Слёзы вновь выступили на глазах Мани.

— Всё, хватит уже судьбу дразнить, — почти ласково сказала медсестра. — Ребёнок здоров, ты тоже — значит, всё наладится. Ты ещё молода, может, и замуж выйдешь.

— Молодая? Мне тридцать девять. Никто не звал замуж, да и вряд ли позовёт. Вот и решила — рожу для себя. Время не ждёт…

— И правильно сделала. Посмотри, какая девочка родилась — силачище, красотка. Да сосёт так, что оторвать невозможно. С такой жаждой к жизни у вас всё будет хорошо. Главное — верь.

Любаша росла именно такой, какой её назвала медсестра — сильной, уверенной, яркой. Училась на отлично, была первой в классе и быстро проявила лидерские качества. Внешне — не канон красоты: широкие плечи, узкие бёдра, телосложение скорее мальчишеское, зато грудь — настоящая женская.

Любила дружить с мальчишками, играла с ними в футбол, одевалась в джинсы и майки. Мама, бабушка и прабабушка только качали головами.

— Ну что ты всё с мальчишками да в мяч, — ворчала бабушка Маруся. — Ты ж девочка, а всё в брюках, по полю бегаешь. Где твои подружки?

— Любаша, — добавляла Маня, — вон у тебя сколько платьев, а ты всё по-мальчишески. Кто ж на тебя как на девушку взглянет? Они ж тебя за своего пацана держат…

На всё это Люба лишь улыбалась. И как-то раз сказала:

— Мам, ну чего вы. Пусть меня хоть никто не выбирает — главное, чтобы я выбрала. А уж если выберу, он не отвертится.

Бабушка от таких слов вздохнула и пошла капли пить.

Маня же тревожилась:

«Откуда в ней такая уверенность? Кто ей внушил, что можно всё взять от жизни самой?.. Как бы не больно разочароваться…»

В выпускном классе Люба влюбилась. В Колю — тихого очкарика-ботаника из параллельного. Замкнутый, всегда с книгой, без друзей. На дискотеке он прятался у стены. Люба заметила — не потому что выделялся, а потому что совсем не вписывался.

Она подошла к нему:

— Потанцуем?

— Я?.. Ты… со мной?

— А почему бы и нет? Хочу — и приглашаю.

Коля растерялся, но сразу же вышел на танцпол. Люба держала его при себе весь вечер. Потом он проводил её домой. И хотя Люба и не нуждалась в защите, ей с ним было по-настоящему интересно. Он говорил — а она слушала. И влюблялась.

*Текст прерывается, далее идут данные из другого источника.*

// rob: reorder buffer with common-value marks and SUSO undo information.
//
// A circular buffer of ROB_N entries in program order. Rename appends up to
// W entries per cycle at the tail; the execute stage marks entries done and,
// through the two extra bits of the document's scheme, records whether the
// result was the common value 0 or 1. The head commits up to W done entries
// per cycle in order. Commit stops at an entry that raised an exception
// (reported on exc_valid) and before an entry whose common-value release
// request would not fit into the early-release queue (er_room).
//
// Recovery: a mispredicted branch cuts the tail back to just after the
// branch. After an exception the core unwinds the buffer from the tail, one
// entry per cycle (walk_pop), reading the youngest entry on tail_entry.
//
// For a SUSO entry the buffer keeps the tag of the operand that was not
// overwritten, needed to undo the instruction. The early-release broadcast
// also reaches these fields, so that a remaining operand whose register was
// released early is read as the dedicated register P0 or P1.
//
// Follows the document: old mapping kept per entry and released at commit,
// two extra bits per entry for the common value, no release for a SUSO
// entry, exception handling by walking the buffer in reverse. Own choices:
// ROB_N = 256 (the document's per-thread size), stalling commit when the
// early-release queue is full, the early-release snoop of SUSO operand tags.
module rob
  import rs_pkg::*;
#(
  parameter int unsigned ROB_N = 256,
  parameter int unsigned W     = 4,
  parameter int unsigned IW    = 4,
  parameter int unsigned CNT_W = 16
) (
  input  logic              clk,
  input  logic              rst_n,
  output logic [CNT_W-1:0]  free_cnt,
  output logic [CNT_W-1:0]  count,
  output robi_t             head,
  output robi_t             d_idx [W],
  // dispatch (a prefix of the slots)
  input  logic [W-1:0]      d_valid,
  input  rob_entry_t        d_entry [W],
  // completion
  input  logic [IW-1:0]     c_valid,
  input  robi_t             c_idx [IW],
  input  logic [IW-1:0]     c_cv,
  input  logic [IW-1:0]     c_cvv,
  // commit
  input  logic              commit_en,
  input  logic [CNT_W-1:0]  er_room,
  output logic [W-1:0]      cm_valid,
  output rob_entry_t        cm_entry [W],
  output logic              exc_valid,
  output logic              er_block,     // commit waits for early-release room
  output rob_entry_t        head_entry,
  // branch squash
  input  logic              sq_br,
  input  robi_t             sq_rob,
  // exception unwinding
  input  logic              walk_pop,
  output rob_entry_t        tail_entry,
  // early-release broadcast (delayed one cycle)
  input  logic              er_valid,
  input  tag_t              er_tag,
  input  logic              er_val
);
  rob_entry_t   mem [ROB_N];
  robi_t        head_q, tail_q;
  logic [CNT_W-1:0] cnt_q;

  function automatic robi_t inc(robi_t p, int unsigned n);
    return robi_t'((int'(p) + n) % ROB_N);
  endfunction

  function automatic logic er_cand(rob_entry_t e);
    return e.wr && e.cv && (e.tag[PREG_W-1:1] != '0);
  endfunction

  always_comb begin
    int unsigned room;
    logic        go;
    free_cnt   = CNT_W'(ROB_N) - cnt_q;
    count      = cnt_q;
    head       = head_q;
    head_entry = mem[head_q];
    tail_entry = mem[inc(tail_q, ROB_N - 1)];
    exc_valid  = (cnt_q != '0) && mem[head_q].done && mem[head_q].excpt;
    for (int k = 0; k < W; k++) d_idx[k] = inc(tail_q, k);
    room = int'(er_room);
    go   = commit_en;
    er_block = 1'b0;
    for (int k = 0; k < W; k++) begin
      cm_entry[k] = mem[inc(head_q, k)];
      if (CNT_W'(k) >= cnt_q || !cm_entry[k].done || cm_entry[k].excpt) go = 1'b0;
      if (er_cand(cm_entry[k])) begin
        if (room == 0) begin
          if (go) er_block = 1'b1;
          go = 1'b0;
        end
        else if (go) room--;
      end
      cm_valid[k] = go;
    end
  end

  int unsigned ncm, nd;   // entries committed / dispatched this cycle
  always_comb begin
    ncm = 0;
    nd  = 0;
    for (int k = 0; k < W; k++) if (cm_valid[k]) ncm++;
    for (int k = 0; k < W; k++) if (d_valid[k]) nd++;
  end

  always_ff @(posedge clk or negedge rst_n) begin
    if (!rst_n) begin
      head_q <= '0;
      tail_q <= '0;
      cnt_q  <= '0;
    end else begin
      // completion and early-release snoop
      for (int j = 0; j < IW; j++)
        if (c_valid[j]) begin
          mem[c_idx[j]].done <= 1'b1;
          mem[c_idx[j]].cv   <= c_cv[j];
          mem[c_idx[j]].cvv  <= c_cvv[j];
        end
      if (er_valid)
        for (int e = 0; e < ROB_N; e++)
          if (mem[e].suso && mem[e].rem == er_tag) mem[e].rem <= {{(TAG_W-1){1'b0}}, er_val};
      head_q <= inc(head_q, ncm);
      if (walk_pop) begin
        tail_q <= inc(tail_q, ROB_N - 1);
        cnt_q  <= cnt_q - 1'b1;
      end else if (sq_br) begin
        tail_q <= inc(sq_rob, 1);
        cnt_q  <= CNT_W'(rob_age(sq_rob, head_q, ROB_N) + 1 - ncm);
      end else begin
        for (int k = 0; k < W; k++)
          if (d_valid[k]) mem[inc(tail_q, k)] <= d_entry[k];
        tail_q <= inc(tail_q, nd);
        cnt_q  <= cnt_q + CNT_W'(nd) - CNT_W'(ncm);
      end
    end
  end
endmodule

Мама, бабушки — в восторге. Как же так? Люба — и влюбилась! И — в умного, доброго, перспективного парня!

Любаша, как всегда, взяла инициативу в свои руки. На третьем курсе университета она сказала:

— Коль, пора уже жениться. Мы ведь и так как муж с женой. Или ты против?

Коля не был против. Он привык, что Люба — ведёт. Он — следует. И ему это нравилось.

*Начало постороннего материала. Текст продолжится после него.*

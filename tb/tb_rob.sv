// tb_rob: random dispatch, out-of-order completion with 0/1 marks, commit
// with a limited early-release queue, branch squashes, exception unwinding
// and early-release snoops of SUSO operand tags, against a queue model.
module tb_rob;
  import rs_pkg::*;
  localparam int unsigned ROB_N = 16, W = 4, IW = 2;
  logic clk = 1'b0, rst_n = 1'b0;
  logic [15:0]   free_cnt, count, er_room;
  robi_t         head, sq_rob;
  robi_t         d_idx [W];
  logic [W-1:0]  d_valid, cm_valid;
  rob_entry_t    d_entry [W], cm_entry [W], head_entry, tail_entry;
  logic [IW-1:0] c_valid, c_cv, c_cvv;
  robi_t         c_idx [IW];
  logic          commit_en, exc_valid, er_block, sq_br, walk_pop, er_valid, er_val;
  tag_t          er_tag;
  int unsigned checks = 0, failures = 0;

  typedef struct { rob_entry_t e; robi_t idx; } me_t;
  me_t m[$];                 // model, oldest first
  robi_t m_tail;
  int unsigned seqn = 0, ncommit = 0, nblock = 0, nsq = 0, nwalk = 0, nsnoop = 0;

  always #5 clk = ~clk;

  rob #(.ROB_N(ROB_N), .W(W), .IW(IW)) dut (.*);

  task automatic chk(logic cond, string msg);
    checks++;
    if (!cond) begin
      failures++;
      $display("FAIL %s", msg);
    end
  endtask

  function automatic logic cand(rob_entry_t e);
    return e.wr && e.cv && e.tag[PREG_W-1:0] > 1;
  endfunction

  initial begin : watchdog
    repeat (30000) @(posedge clk);
    failures++;
    $display("TB_RESULT checks=%0d failures=%0d", checks, failures);
    $finish;
  end

  initial begin
    d_valid = '0; c_valid = '0; commit_en = 0; er_room = 0; sq_br = 0; sq_rob = '0;
    walk_pop = 0; er_valid = 0; er_tag = '0; er_val = 0; c_cv = '0; c_cvv = '0;
    for (int k = 0; k < W; k++) d_entry[k] = '0;
    for (int k = 0; k < IW; k++) c_idx[k] = '0;
    m_tail = '0;
    repeat (2) @(posedge clk);
    #1 rst_n = 1'b1;
    for (int c = 0; c < 6000; c++) begin
      int nd, ncm, room, nexp;
      logic blk, stop;
      @(negedge clk);
      d_valid = '0; c_valid = '0; sq_br = 0; walk_pop = 0; er_valid = 0;
      commit_en = $urandom_range(3) != 0;
      er_room = 16'($urandom_range(2));
      chk(count == 16'(m.size()) && free_cnt == 16'(ROB_N - m.size()), $sformatf("cycle %0d count %0d model %0d", c, count, m.size()));
      if (m.size() != 0) chk(head == m[0].idx, $sformatf("cycle %0d head", c));
      // exception at the head: unwind everything from the tail
      if (m.size() != 0 && m[0].e.done && m[0].e.excpt) begin
        chk(exc_valid, $sformatf("cycle %0d exception not reported", c));
        chk(cm_valid == '0, "no commit past an exception");
        walk_pop = 1; commit_en = 0;
        #1;
        chk(tail_entry.seq == m[$].e.seq, $sformatf("cycle %0d walk sees seq %0d expected %0d", c, tail_entry.seq, m[$].e.seq));
        void'(m.pop_back());
        m_tail = robi_t'((int'(m_tail) + ROB_N - 1) % ROB_N);
        nwalk++;
      end else begin
        chk(!exc_valid, $sformatf("cycle %0d false exception", c));
        // dispatch
        nd = $urandom_range(W);
        if (nd > ROB_N - m.size()) nd = ROB_N - m.size();
        for (int k = 0; k < nd; k++) begin
          rob_entry_t e;
          e = '0;
          e.seq = seqn + k; e.wr = $urandom_range(3) != 0;
          e.tag = {VER_W'(0), PREG_W'($urandom_range(0, 7))};
          e.suso = $urandom_range(1); e.rem = {VER_W'(0), PREG_W'($urandom_range(2, 7))};
          e.excpt = $urandom_range(40) == 0;
          d_valid[k] = 1; d_entry[k] = e;
        end
        // completion of random pending entries
        for (int j = 0; j < IW; j++) begin
          int p;
          if (m.size() != 0) begin
            p = $urandom_range(m.size() - 1);
            if (!m[p].e.done && !(j == 1 && c_valid[0] && c_idx[0] == m[p].idx)) begin
              c_valid[j] = 1; c_idx[j] = m[p].idx;
              c_cv[j] = $urandom_range(1); c_cvv[j] = $urandom_range(1);
            end
          end
        end
        // early-release snoop
        if ($urandom_range(3) == 0) begin
          er_valid = 1; er_tag = {VER_W'(0), PREG_W'($urandom_range(2, 7))}; er_val = $urandom_range(1);
        end
        // branch squash to a random entry younger than what can commit now
        if ($urandom_range(15) == 0 && m.size() > W) begin
          int p;
          p = $urandom_range(W, m.size() - 1);
          sq_br = 1; sq_rob = m[p].idx;
        end
        #1;
        // expected commit
        ncm = 0; room = er_room; blk = 0; stop = !commit_en;
        for (int k = 0; k < W; k++) begin
          if (k >= m.size() || !m[k].e.done || m[k].e.excpt) stop = 1;
          if (k < m.size() && cand(m[k].e)) begin
            if (room == 0) begin
              if (!stop) blk = 1;
              stop = 1;
            end else if (!stop) room--;
          end
          if (!stop) ncm++;
        end
        for (int k = 0; k < W; k++) begin
          chk(cm_valid[k] == (k < ncm), $sformatf("cycle %0d cm_valid %b expected %0d", c, cm_valid, ncm));
          if (k < ncm) chk(cm_entry[k] == m[k].e, $sformatf("cycle %0d commit entry %0d", c, k));
        end
        chk(er_block == blk, $sformatf("cycle %0d er_block", c));
        for (int k = 0; k < nd; k++) chk(d_idx[k] == robi_t'((int'(m_tail) + k) % ROB_N), "dispatch index");
        // model update
        for (int j = 0; j < IW; j++)
          if (c_valid[j])
            for (int i = 0; i < m.size(); i++)
              if (m[i].idx == c_idx[j]) begin
                m[i].e.done = 1; m[i].e.cv = c_cv[j]; m[i].e.cvv = c_cvv[j];
              end
        if (er_valid)
          for (int i = 0; i < m.size(); i++)
            if (m[i].e.suso && m[i].e.rem == er_tag) begin
              m[i].e.rem = {{(TAG_W-1){1'b0}}, er_val};
              nsnoop++;
            end
        if (blk) nblock++;
        if (sq_br) begin
          nsq++;
          while (m[$].idx != sq_rob) void'(m.pop_back());
          m_tail = robi_t'((int'(sq_rob) + 1) % ROB_N);
        end else begin
          for (int k = 0; k < nd; k++) begin
            m.push_back('{d_entry[k], m_tail});
            m_tail = robi_t'((int'(m_tail) + 1) % ROB_N);
          end
          seqn += nd;
        end
        repeat (ncm) void'(m.pop_front());
        ncommit += ncm;
      end
      @(posedge clk);
    end
    chk(ncommit > 1000 && nblock > 20 && nsq > 20 && nwalk > 20 && nsnoop > 20,
        $sformatf("coverage: %0d commits %0d blocks %0d squashes %0d unwinds %0d snoops",
                  ncommit, nblock, nsq, nwalk, nsnoop));
    $display("TB_RESULT checks=%0d failures=%0d", checks, failures);
    $finish;
  end
endmodule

Все были счастливы. Родители Коли обожали Любу. А в семье Мани праздновали — наконец-то порвался замкнутый круг одиноких матерей.

На пятом курсе Люба родила сына. Коля — остался работать в университете после защиты диплома. Молодой преподаватель, перспективный. Коллеги уважали, студентки — влюблялись.

Сначала всё было как в сказке. А потом…

Люба начала замечать перемены. Коля стал поздно приходить, отстранялся, отговаривался усталостью. Разговоры — закончились. Где тот Коля, который с воодушевлением делился каждым шагом?

Люба поняла. Женская интуиция. Не домой он несёт тепло, не ей теперь посвящает мысли.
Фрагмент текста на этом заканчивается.